Mice or mouses?

11-May-2012

I don’t consider myself to be particularly anal, except when it comes to my use of English. I hate to be corrected. So it was with a little irritation that I found myself being corrected in a meeting when talking in a general way about computer mouses. “Don’t you mean ‘mice’?” someone pointed out helpfully. “Erm, yes, I think so … er, hang on, isn’t it different for rodents and computers?” I stammered. The questioner was unconvinced.

Mice...

 

Which left me considering that most enduring of existential questions: What is the plural for a computer mouse? Simply admitting that I’d got the word wrong and accepting that mice was and is the only correct form of mouse would have been the sensible and easiest thing to do, allowing me to get on with my day. But the thought kept nagging at me – mice just didn’t sound right. I had to find out the truth.

At the point most normal people would say “Just let it go …”, I went where nearly all of us go when we’re looking for quick answers – the internet. And I was reassured to find that I was not alone in pondering this linguistic conundrum. There were discussion boards, random queries on Q & A sites and Wikipedia entries all dedicated to the problem.

Mouses?My search began with the origins of the mouse (in purely computing terms).

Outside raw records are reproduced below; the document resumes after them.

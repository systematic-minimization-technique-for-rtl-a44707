# Majority-of-majority logic: adders and functions built from one gate

Quantum-dot cellular automata (QCA) and some other emerging technologies
compute with a three-input majority gate rather than with AND and OR. A
majority gate outputs whatever at least two of its inputs say:

    M(a, b, c) = ab + bc + ca

Tie one input to 0 and it is an AND gate; tie it to 1 and it is an OR gate.
Any sum of products can therefore be written as majorities of majorities,
but the direct translation wastes gates. This RTL contains circuits that
come from a map-based minimisation method for majority logic (a "J-Map", a
Karnaugh map whose covers are majority functions rather than products):
two full adders, an N-bit ripple-carry adder that passes its carry in
inverted form, and a set of small functions expressed in majority form.

Everything is combinational SystemVerilog. Every function is built only
from instances of one primitive, `maj3`, plus inverters and the constants
0 and 1, so the gate count of each circuit can be read straight from the
source.

## The majority gate (`maj3`)

`rtl/maj3.sv` is the primitive. In QCA it is five cells in a cross whose
centre cell settles to the polarisation held by most of its three inputs
(polarisation +1 is logic 1, -1 is logic 0). Here it is a two-level
sum of products. Nothing about the physical cell, its layout or its
clocking is modelled.

## How the map method chooses gates

The RTL does not perform the minimisation. It holds the results. To read
them, it helps to know the rules. Every 1 of the function's Karnaugh map
becomes "11" and every 0 becomes "00". Covers are then drawn as for a
Karnaugh map, in groups of 2^n adjacent cells. Each cover is the set of ones
of one majority term; a majority of three variables covers a "T" of four
cells. The cover set is valid when:

* every 1-cell is covered at least twice, and
* every 0-cell is covered at most once.

A 2-of-3 vote over three such covers then gives the function, so the
result is a majority of three majorities, `M(M1, M2, M3)`. If the covers
cannot be made to overlap this way, the map is split into several maps
whose results are ORed by a further `M(., ., 1)`. This is the "extended"
procedure (XJ-Map), and it also handles four and five variables.

## Full adder with three majority gates (`fa_maj`)

    Cout = M(X, Y, C)
    Sum  = M(Cout', M(X, Y, C'), C)

The carry gate is shared with the sum. When C = 0, the output gate reduces
to `(XY)' AND (X+Y)`, which is X xor Y. When C = 1 it reduces to
`(X+Y)' OR XY`, which is X xnor Y. The sum is therefore X xor Y xor C, built
from three majority gates and one inverter on the carry (plus the
complement of C on an input).

## Inverted-carry cell and ripple adder (`fa_cell_inv`, `rca_inv`)

This is the part that needs the most care. Majority is self-dual: inverting
all three inputs inverts the output. Hence

    Cout' = M(X', Y', C')

A cell that receives the complement of its carry-in can therefore produce
the complement of its carry-out with a single gate. No inverter is needed on
the carry path. The cell's sum uses that inverted carry directly:

    Sum = M(Cout', M(X, Y, C'), C)

This is the same output gate as in `fa_maj`, fed with Cout' instead of an
inverted Cout. `fa_cell_inv` has ports `x`, `y`, `cin_n` in and `sum`,
`cout_n` out. The inverters on X, Y and on C' (to get C) are written as `~`.

`rca_inv` chains N of these cells:

```
cin --[inv]--> cin_n(0) -> cell 0 -> cout_n(0)=cin_n(1) -> cell 1 -> ... -> cell N-1 -> cout_n(N-1) --[inv]--> cout
```

The carry is inverted once on entry and once on exit. Between those two
inverters the carry path is exactly one majority gate per bit. Bit 0 is the
least significant bit. The default is `N = 8`. The method describes an
n-bit adder without fixing n, so 8 is a choice. Any N >= 1 works.

Ports: `x[N-1:0]`, `y[N-1:0]`, `cin` in; `sum[N-1:0]`, `cout` out.
sum/cout = x + y + cin, settling after the ripple delay. There is no clock.

## Functions in majority form (`table1_functions`, `jmap_examples`)

`table1_functions` takes inputs A, B, C and has one output per function:

| output        | function     | network |
|---------------|--------------|---------|
| `f_abc`       | ABC          | M(M(A,B,0), C, 0) |
| `f_ab`        | AB           | M(A,B,0) |
| `f_abc_nabc`  | ABC + A'B'C' | M(M(M(A,B,0),C,0), M(M(A',B',0),C',0), 1) |
| `f_ab_nanbc`  | AB + A'B'C   | M(M(A,B,0), M(M(A',B',0),C,0), 1) |
| `f_a`         | A            | M(A,A,1) |
| `f_ab_nbc`    | AB + B'C     | M(M(A,B,0), M(B',C,0), 1) |

`f_abc_nabc` is also the standard example of the extended procedure. Its
map splits into one map for ABC and one for A'B'C', and the two results are
ORed with `M(., ., 1)`. The source reuses terms shared between outputs.

`jmap_examples` holds two worked results:

* `f_map3 = M(M(a',b,c), M(a',b,c'), M(0,b,c'))`, built gate for gate. It
  evaluates to a'b + abc' (ones at minterms 2, 3 and 6 of {a,b,c}).
* `f_map4 = ABCD + A'B'C'`, a four-variable extended-map result:
  `M( M(C', M(A',B',0), 0), M(M(A,B,0), M(C,D,0), 0), 1 )`.

## Top level (`maj_top`)

`maj_top` places all of these circuits side by side. They share no signals.

* The adder has ports `rca_*`.
* The single full adder has ports `fa_*`.
* `t1_in = {A,B,C}` drives the six functions. `t1_f` returns them, most
  significant bit first, in the order of the table above.
* `jm_in = {a,b,c,d}` drives the two worked results. They come out on
  `jm_f3` and `jm_f4`.

Its parameter `N` sets the adder width (default 8).

## Where this departs from the method's own material, and how far to trust it

* The adder width (8) is a choice. So are the bit order, and writing every
  input complement as an explicit inverter.
* Of the reference set of thirteen comparison functions, only the six above
  are given here.
* For AB + A'B'C and AB + B'C, the minimised forms quoted with the method
  are not consistent with those functions. This design uses the plain
  OR-of-AND majority form for them, which is correct but no smaller.
* The three-variable worked result `f_map3` is reproduced exactly as stated.
  Be aware that it computes a'b + abc'. It does not compute the function it
  was derived for (stated as a'b'c + a'bc' + abc + abc', with a map showing
  a'b'c + a'bc' + abc). Use it as a majority network, not as a
  reference for that function.
* The stated four-variable result is read with its inner terms as 2-input
  ANDs (`M(A',B',0)`, `M(A,B,0)`, `M(C,D,0)`). This matches the map for
  ABCD + A'B'C'.
* The QCA cell, the wire layout, the four-phase QCA clocking and the area
  figures are physical matters that RTL cannot express. None of them is
  modelled.

Every module is tested exhaustively against references computed
independently, from integer addition or from sum-of-products forms. This
includes the 8-bit adder (all 2^17 input combinations). Each test was also
run against a deliberately broken copy of its module, and it caught the
fault.

## Simulating

Each testbench in `tb/` prints `TB_RESULT checks=N failures=M` and stops.
A timed watchdog also stops it if it hangs. For example:

```
verilator --binary --timing --assert -Irtl rtl/*.sv tb/tb_maj_top.sv \
          --top-module tb_maj_top -Mdir obj_top
./obj_top/Vtb_maj_top
```

| testbench | covers |
|-----------|--------|
| `tb_maj3`, `tb_fa_maj`, `tb_fa_cell_inv` | all input combinations |
| `tb_rca_inv` | all 2^17 combinations at N = 8, and counts full-length carry ripples |
| `tb_table1_functions`, `tb_jmap_examples` | every function over its whole truth table |
| `tb_maj_top` | the whole top at its default parameters; it also counts that carry-in, full-length ripple and carry-out each occurred, and that every single-output function took both values |

To change the adder width, set `N` on `maj_top` or `rca_inv`. `tb_rca_inv`
and `tb_maj_top` loop over `2^(2N+1)` vectors, so for large N replace the
loop with `$urandom` operands.
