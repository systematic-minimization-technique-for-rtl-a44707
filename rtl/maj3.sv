// maj3 -- three-input majority gate, the only logic primitive of the design.
//
// The output takes the value held by at least two of the three inputs:
//   m = a&b | b&c | c&a
// In quantum-dot cellular automata this is the five-cell cross whose centre
// cell settles to the polarisation of the majority of its three input cells;
// here it is plain combinational logic. Fixing one input to 0 turns the gate
// into a 2-input AND, fixing it to 1 turns it into a 2-input OR, which is how
// the rest of the design builds every function from this one gate.
//
// Interface: a, b, c in; m out. Purely combinational, no clock, no reset.
// The function is the document's; writing it as a sum of products is the
// usual CMOS-independent way to state it.
module maj3 (
  input  logic a,
  input  logic b,
  input  logic c,
  output logic m
);
  always_comb m = (a & b) | (b & c) | (c & a);
endmodule
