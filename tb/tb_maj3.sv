// tb_maj3 -- exhaustive self-checking test of the majority gate.
// All eight input combinations are applied; the expected output is the
// number of ones among the inputs compared with two.
module tb_maj3;
  logic a, b, c, m;
  int checks = 0, failures = 0;

  maj3 dut (.a(a), .b(b), .c(c), .m(m));

  initial begin : watchdog
    #100000;
    failures++;
    $display("watchdog expired");
    $display("TB_RESULT checks=%0d failures=%0d", checks, failures);
    $finish;
  end

  initial begin
    for (int v = 0; v < 8; v++) begin
      {a, b, c} = 3'(v);
      #1;
      checks++;
      if (m !== ($countones(3'(v)) >= 2)) begin
        failures++;
        $display("FAIL a=%0b b=%0b c=%0b m=%0b", a, b, c, m);
      end
    end
    $display("TB_RESULT checks=%0d failures=%0d", checks, failures);
    $finish;
  end
endmodule
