// fa_cell_inv -- full-adder cell that passes its carry in inverted form.
//
// The cell takes the complement of its carry-in, cin_n, and returns the
// complement of its carry-out, cout_n. Because majority is self-dual,
//   cout_n = ~M(x, y, cin) = M(~x, ~y, cin_n)
// so the inverted carry costs one gate and needs no inverter on the carry
// path. The sum uses that inverted carry directly:
//   sum = M(cout_n, M(x, y, cin_n), cin),   cin = ~cin_n
// which is x ^ y ^ cin by the same argument as for the plain majority full
// adder. A chain of these cells therefore ripples the carry through one
// majority gate per bit with no inverter between cells.
//
// Interface: x, y, cin_n in; sum, cout_n out. Combinational.
// The two equations and the gate arrangement follow the document's adder
// with fewer quantum dots; the inverters on x, y and cin_n are written as
// '~', which the schematic shows only as primed input labels.
module fa_cell_inv (
  input  logic x,
  input  logic y,
  input  logic cin_n,
  output logic sum,
  output logic cout_n
);
  logic cin;       // true carry-in, needed by the sum gate
  logic m_carry_n; // M(x', y', cin'): inverted carry-out
  logic m_mid;     // M(x, y, cin')

  assign cin = ~cin_n;

  maj3 u_carry_n (.a(~x), .b(~y), .c(cin_n), .m(m_carry_n));
  maj3 u_mid     (.a(x),  .b(y),  .c(cin_n), .m(m_mid));
  maj3 u_sum     (.a(m_carry_n), .b(m_mid), .c(cin), .m(sum));

  assign cout_n = m_carry_n;
endmodule
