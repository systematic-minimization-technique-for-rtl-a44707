// tb_fa_cell_inv -- exhaustive self-checking test of the inverted-carry
// full-adder cell. The carry enters as its complement and leaves as its
// complement; the expected values come from x + y + ~cin_n.
module tb_fa_cell_inv;
  logic x, y, cin_n, sum, cout_n;
  int checks = 0, failures = 0;

  fa_cell_inv dut (.x(x), .y(y), .cin_n(cin_n), .sum(sum), .cout_n(cout_n));

  initial begin : watchdog
    #100000;
    failures++;
    $display("watchdog expired");
    $display("TB_RESULT checks=%0d failures=%0d", checks, failures);
    $finish;
  end

  initial begin
    logic [1:0] exp_total;
    for (int v = 0; v < 8; v++) begin
      {x, y, cin_n} = 3'(v);
      #1;
      exp_total = 2'(x) + 2'(y) + 2'(!cin_n);
      checks += 2;
      if (sum !== exp_total[0]) begin
        failures++;
        $display("FAIL sum x=%0b y=%0b cin_n=%0b sum=%0b", x, y, cin_n, sum);
      end
      if (cout_n !== !exp_total[1]) begin
        failures++;
        $display("FAIL cout_n x=%0b y=%0b cin_n=%0b cout_n=%0b", x, y, cin_n, cout_n);
      end
    end
    $display("TB_RESULT checks=%0d failures=%0d", checks, failures);
    $finish;
  end
endmodule
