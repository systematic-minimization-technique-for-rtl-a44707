// fa_maj -- full adder made of three majority gates and one inverter.
//
// The carry is a single majority gate, cout = M(x, y, c). The sum reuses that
// carry: a second gate forms M(x, y, ~c), and a third gate combines the
// inverted carry, that term and the carry-in:
//   sum = M(~M(x, y, c), M(x, y, ~c), c)
// For c = 0 this is ~(x&y) & (x|y) = x^y; for c = 1 it is ~(x|y) | (x&y),
// the complement, so sum = x ^ y ^ c.
//
// Interface: x, y, c (carry-in) in; sum, cout out. Combinational.
// The gate network and its three-gate-plus-inverter count follow the
// document's full-adder schematic; the complement of c feeding the second
// gate is written as an inverter, which the schematic shows only as a
// primed input label.
module fa_maj (
  input  logic x,
  input  logic y,
  input  logic c,
  output logic sum,
  output logic cout
);
  logic m_carry;   // M(x, y, c): the carry-out
  logic m_low;     // M(x, y, c'): x|y when c = 0, x&y when c = 1

  maj3 u_carry (.a(x), .b(y), .c(c),  .m(m_carry));
  maj3 u_low   (.a(x), .b(y), .c(~c), .m(m_low));
  maj3 u_sum   (.a(~m_carry), .b(m_low), .c(c), .m(sum));

  assign cout = m_carry;
endmodule
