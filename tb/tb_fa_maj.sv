// tb_fa_maj -- exhaustive self-checking test of the majority full adder.
// Each of the eight input combinations is compared with the two-bit
// arithmetic sum x + y + c.
module tb_fa_maj;
  logic x, y, c, sum, cout;
  int checks = 0, failures = 0;

  fa_maj dut (.x(x), .y(y), .c(c), .sum(sum), .cout(cout));

  initial begin : watchdog
    #100000;
    failures++;
    $display("watchdog expired");
    $display("TB_RESULT checks=%0d failures=%0d", checks, failures);
    $finish;
  end

  initial begin
    logic [1:0] exp_total;
    for (int v = 0; v < 8; v++) begin
      {x, y, c} = 3'(v);
      #1;
      exp_total = 2'(x) + 2'(y) + 2'(c);
      checks += 2;
      if (sum !== exp_total[0]) begin
        failures++;
        $display("FAIL sum x=%0b y=%0b c=%0b sum=%0b", x, y, c, sum);
      end
      if (cout !== exp_total[1]) begin
        failures++;
        $display("FAIL cout x=%0b y=%0b c=%0b cout=%0b", x, y, c, cout);
      end
    end
    $display("TB_RESULT checks=%0d failures=%0d", checks, failures);
    $finish;
  end
endmodule
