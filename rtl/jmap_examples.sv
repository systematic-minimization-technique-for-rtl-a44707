// jmap_examples -- the two worked minimisation results as gate networks.
//
// f_map3 is the three-variable majority-of-majority result
//   f_map3 = M(M(a',b,c), M(a',b,c'), M(0,b,c'))
// built exactly as written: three first-level gates and one output gate.
// Worked out, it equals a'b + abc' (ones at minterms 2, 3 and 6).
//
// f_map4 is the four-variable extended-map result for ABCD + A'B'C'.
// The map splits into two maps, one per product term; each becomes
// AND gates (majority with a 0 input) and the two are ORed by a majority
// with a 1 input:
//   f_map4 = M( M(C', M(A',B',0), 0), M(M(A,B,0), M(C,D,0), 0), 1 )
//
// Interface: a, b, c, d in; f_map3 (uses a, b, c) and f_map4 out.
// Combinational.
// The expressions follow the document's worked examples; where the printed
// four-variable result is ambiguous this design reads its inner terms as
// the 2-input ANDs the map's covers show.
module jmap_examples (
  input  logic a,
  input  logic b,
  input  logic c,
  input  logic d,
  output logic f_map3,
  output logic f_map4
);
  // three-variable example
  logic m1, m2, m3;
  maj3 u_m1  (.a(~a),  .b(b), .c(c),    .m(m1));
  maj3 u_m2  (.a(~a),  .b(b), .c(~c),   .m(m2));
  maj3 u_m3  (.a(1'b0), .b(b), .c(~c),  .m(m3));
  maj3 u_f3  (.a(m1),  .b(m2), .c(m3),  .m(f_map3));

  // four-variable example: ABCD + A'B'C'
  logic nanb, nanbnc, ab, cd, abcd;
  maj3 u_nanb   (.a(~a),  .b(~b),   .c(1'b0), .m(nanb));
  maj3 u_nanbnc (.a(~c),  .b(nanb), .c(1'b0), .m(nanbnc));
  maj3 u_ab     (.a(a),   .b(b),    .c(1'b0), .m(ab));
  maj3 u_cd     (.a(c),   .b(d),    .c(1'b0), .m(cd));
  maj3 u_abcd   (.a(ab),  .b(cd),   .c(1'b0), .m(abcd));
  maj3 u_f4     (.a(nanbnc), .b(abcd), .c(1'b1), .m(f_map4));
endmodule
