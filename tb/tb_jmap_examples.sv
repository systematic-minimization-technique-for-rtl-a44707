// tb_jmap_examples -- exhaustive self-checking test of the two worked
// minimisation results. The three-variable result is compared with its
// minterm list (2, 3 and 6 of {a,b,c}); the four-variable result with
// ABCD + A'B'C'.
module tb_jmap_examples;
  logic a, b, c, d, f_map3, f_map4;
  int checks = 0, failures = 0;

  jmap_examples dut (.a(a), .b(b), .c(c), .d(d), .f_map3(f_map3), .f_map4(f_map4));

  initial begin : watchdog
    #100000;
    failures++;
    $display("watchdog expired");
    $display("TB_RESULT checks=%0d failures=%0d", checks, failures);
    $finish;
  end

  initial begin
    localparam logic [7:0] MAP3_ONES = 8'b0100_1100;  // minterms 6, 3, 2
    for (int v = 0; v < 16; v++) begin
      {a, b, c, d} = 4'(v);
      #1;
      checks += 2;
      if (f_map3 !== MAP3_ONES[{a, b, c}]) begin
        failures++;
        $display("FAIL f_map3 abc=%0b%0b%0b got=%0b", a, b, c, f_map3);
      end
      if (f_map4 !== ((a & b & c & d) | (!a & !b & !c))) begin
        failures++;
        $display("FAIL f_map4 abcd=%0b%0b%0b%0b got=%0b", a, b, c, d, f_map4);
      end
    end
    $display("TB_RESULT checks=%0d failures=%0d", checks, failures);
    $finish;
  end
endmodule
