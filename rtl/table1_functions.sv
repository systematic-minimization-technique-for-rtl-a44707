// table1_functions -- six three-input functions realised as majority-of-
// majority networks.
//
// Every output is built only from maj3 gates, inverters and the constants 0
// and 1. A gate with a 0 input acts as AND, with a 1 input as OR, so a
// sum of products maps onto nested majorities:
//   f_abc        = ABC            = M(M(A,B,0), C, 0)
//   f_ab         = AB             = M(A,B,0)
//   f_abc_nabc   = ABC + A'B'C'   = M(M(M(A,B,0),C,0), M(M(A',B',0),C',0), 1)
//   f_ab_nanbc   = AB + A'B'C     = M(M(A,B,0), M(M(A',B',0),C,0), 1)
//   f_a          = A              = M(A,A,1)
//   f_ab_nbc     = AB + B'C       = M(M(A,B,0), M(B',C,0), 1)
// f_abc_nabc is also the two-map example of the extended (XJ) procedure:
// each map is one AND term and a top-level M(., ., 1) ORs them.
// M(A,A,1) is A itself, so after synthesis f_a is a wire from input a; it
// is kept as a gate because that is the majority form being illustrated.
//
// Interface: a, b, c in; one output per function. Combinational.
// The six functions and the nested forms of the first five follow the
// document's comparison table; for AB + A'B'C and AB + B'C this design uses
// the OR-of-AND majority form, which the same table lists for the reference
// method.
module table1_functions (
  input  logic a,
  input  logic b,
  input  logic c,
  output logic f_abc,
  output logic f_ab,
  output logic f_abc_nabc,
  output logic f_ab_nanbc,
  output logic f_a,
  output logic f_ab_nbc
);
  logic ab, nanb, abc, nanbnc, nanbc, nbc;

  // shared AND terms
  maj3 u_ab     (.a(a),    .b(b),  .c(1'b0), .m(ab));
  maj3 u_nanb   (.a(~a),   .b(~b), .c(1'b0), .m(nanb));
  maj3 u_abc    (.a(ab),   .b(c),  .c(1'b0), .m(abc));
  maj3 u_nanbnc (.a(nanb), .b(~c), .c(1'b0), .m(nanbnc));
  maj3 u_nanbc  (.a(nanb), .b(c),  .c(1'b0), .m(nanbc));
  maj3 u_nbc    (.a(~b),   .b(c),  .c(1'b0), .m(nbc));

  // outputs
  assign f_abc = abc;
  assign f_ab  = ab;
  maj3 u_f3 (.a(abc), .b(nanbnc), .c(1'b1), .m(f_abc_nabc));
  maj3 u_f4 (.a(ab),  .b(nanbc),  .c(1'b1), .m(f_ab_nanbc));
  maj3 u_f5 (.a(a),   .b(a),      .c(1'b1), .m(f_a));
  maj3 u_f6 (.a(ab),  .b(nbc),    .c(1'b1), .m(f_ab_nbc));
endmodule
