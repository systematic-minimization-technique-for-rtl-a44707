// tb_table1_functions -- exhaustive self-checking test of the six
// majority-of-majority functions against their sum-of-products forms.
module tb_table1_functions;
  logic a, b, c;
  logic f_abc, f_ab, f_abc_nabc, f_ab_nanbc, f_a, f_ab_nbc;
  int checks = 0, failures = 0;

  table1_functions dut (
    .a(a), .b(b), .c(c),
    .f_abc(f_abc), .f_ab(f_ab), .f_abc_nabc(f_abc_nabc),
    .f_ab_nanbc(f_ab_nanbc), .f_a(f_a), .f_ab_nbc(f_ab_nbc)
  );

  task automatic check(string name, logic got, logic exp);
    checks++;
    if (got !== exp) begin
      failures++;
      $display("FAIL %s a=%0b b=%0b c=%0b got=%0b exp=%0b", name, a, b, c, got, exp);
    end
  endtask

  initial begin : watchdog
    #100000;
    failures++;
    $display("watchdog expired");
    $display("TB_RESULT checks=%0d failures=%0d", checks, failures);
    $finish;
  end

  initial begin
    for (int v = 0; v < 8; v++) begin
      {a, b, c} = 3'(v);
      #1;
      check("ABC",        f_abc,      a & b & c);
      check("AB",         f_ab,       a & b);
      check("ABC+A'B'C'", f_abc_nabc, (a & b & c) | (!a & !b & !c));
      check("AB+A'B'C",   f_ab_nanbc, (a & b) | (!a & !b & c));
      check("A",          f_a,        a);
      check("AB+B'C",     f_ab_nbc,   (a & b) | (!b & c));
    end
    $display("TB_RESULT checks=%0d failures=%0d", checks, failures);
    $finish;
  end
endmodule
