// rca_inv -- N-bit ripple-carry adder built from inverted-carry cells.
//
// sum = x + y + cin, with the carry-out in cout. The carry-in is inverted
// once at the input and fed to bit 0 as cin_n; every fa_cell_inv passes the
// complement of its carry-out straight to the next bit as that bit's cin_n;
// the complement leaving the top bit is inverted once more to give cout.
// Between those two inverters the carry chain is one majority gate per bit.
//
// Interface: x[N-1:0], y[N-1:0], cin in; sum[N-1:0], cout out.
// Combinational; the critical path is the carry chain, N majority gates plus
// the two end inverters.
//
// The chaining (invert at the first cell, pass Cout' as the next Cin',
// invert at the last cell) follows the document. The document describes an
// n-bit adder without fixing n: N = 8 is this design's choice.
module rca_inv #(
  parameter int unsigned N = 8
) (
  input  logic [N-1:0] x,
  input  logic [N-1:0] y,
  input  logic         cin,
  output logic [N-1:0] sum,
  output logic         cout
);
  logic [N:0] carry_n;  // carry_n[i]: inverted carry into bit i

  assign carry_n[0] = ~cin;

  for (genvar i = 0; i < N; i++) begin : g_bit
    fa_cell_inv u_cell (
      .x     (x[i]),
      .y     (y[i]),
      .cin_n (carry_n[i]),
      .sum   (sum[i]),
      .cout_n(carry_n[i+1])
    );
  end

  assign cout = ~carry_n[N];
endmodule
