// rdctrl_decode: turns the Readout_Ctrl shadow registers into named signals.
//
// The ROD sends the Hub one Readout_Ctrl message per LHC clock. Its fields
// (Word_0: version [11:8], ROD_BUSY [14], Aurora_Init [15], channel-up of
// slots 3..14 [27:16]; Word_1: four link-reset bits for each of slots 3..8
// in [23:0] and one for each of slots 9..14 in [29:24]) follow the
// Readout_Ctrl bit definition table. Aurora_Init is the global link reset
// for all data links of the shelf, so it is OR-ed into every slot's four
// link-reset bits here; a slot 9..14 single bit drives all four of that
// slot's bits (own choice, the table gives those slots one bit). The version
// field is compared with EXPECTED_VERSION ("0000" during debug).
// Outputs are registered: one cycle after the shadow registers change.
module rdctrl_decode
  import hub_pkg::*;
#(
  parameter logic [3:0] EXPECTED_VERSION = 4'h0
) (
  input  logic           clk,
  input  logic           rst,
  input  ctrl_msg_t      shadow,      // Readout_Ctrl shadow registers
  output rdctrl_fields_t fields,
  output logic           version_ok
);

  rdctrl_fields_t d;

  always_comb begin
    d.version     = shadow[0][11:8];
    d.rod_busy    = shadow[0][14];
    d.aurora_init = shadow[0][15];
    d.channel_up  = shadow[0][16 +: N_FEX];
    for (int s = 0; s < N_FEX; s++) begin
      if (s < 6) d.slot_link_reset[s] = shadow[1][4*s +: 4];
      else       d.slot_link_reset[s] = {4{shadow[1][24 + s - 6]}};
      d.slot_link_reset[s] = d.slot_link_reset[s] | {4{d.aurora_init}};
    end
  end

  always_ff @(posedge clk) begin
    if (rst) begin
      fields     <= '0;
      version_ok <= 1'b0;
    end else begin
      fields     <= d;
      version_ok <= (d.version == EXPECTED_VERSION);
    end
  end

endmodule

I discovered that mouse was an acronym standing for “Manually Operated User Selection Equipment”. However, after a bit more reading, it turned out that this explanation was one applied retrospectively as a humorous acronym (or ‘back-ronym’ as someone suggested). The more prosaic origin came from the inventor of the computer mouse, Douglas Engelbart, who first coined the term mouse because he thought his invention looked like a mouse, with the lead resembling a tail. So, if the inventor of the computer mouse named it after the animal, logically the plural form would remain the same. One nil to the mice. This was not going well.

I then decided to do the Google test and typed “computer mouses” into the search. It returned 248,000 results. So far so good. I then typed “computer mice” into the search and waited. Nine million four hundred and ninety thousand results. Strike two to the mice. To fully test that this was not a freakish result (and for my own amusement, as well) I typed in “computer mousen” and “computer meese” and returned numerous results for those too. Clearly then, this had been a rubbish test and in the name of common sense (and not my own stubbornness), I decided to disregard these results.

After a little more searching, I finally found a convincing linguistic argument supporting my case for mouses. The argument is this: the computer variety of mouse is a headless noun so the normal rules of pluralizing do not apply. In other words, when the noun is used in a context separate from its most common meaning it does not need to follow the same rules of pluralizing. Let’s take the example of the Toronto Maple Leafs. A maple leaf is a type of leaf and the plural of leaf is leaves so maple leaves takes the common plural form. However, The Toronto Maple Leafs are an Ice Hockey team, not a variety of leaf, so pluralizing them as Leafs is acceptable. And it was common usage (not to mention the team’s choice) that has determined that theToronto ice hockey team will be known as the Maple Leafs and not the Maples Leaves.

Further searches also uncovered the fact that computer manufacturers generally call computer mouses ‘mouse devices’ as a way of steadfastly avoiding this pluralizing problem.

So, after all that, I decided that I had been proven right … sort of. In the process, though, I’d discovered that maybe I was a bit more anal than I realized. But after spending more time than can be considered reasonable to prove a point, I’ve decided to leave it up to others to decide which term is right.

So, mice or mouses – which side are you on?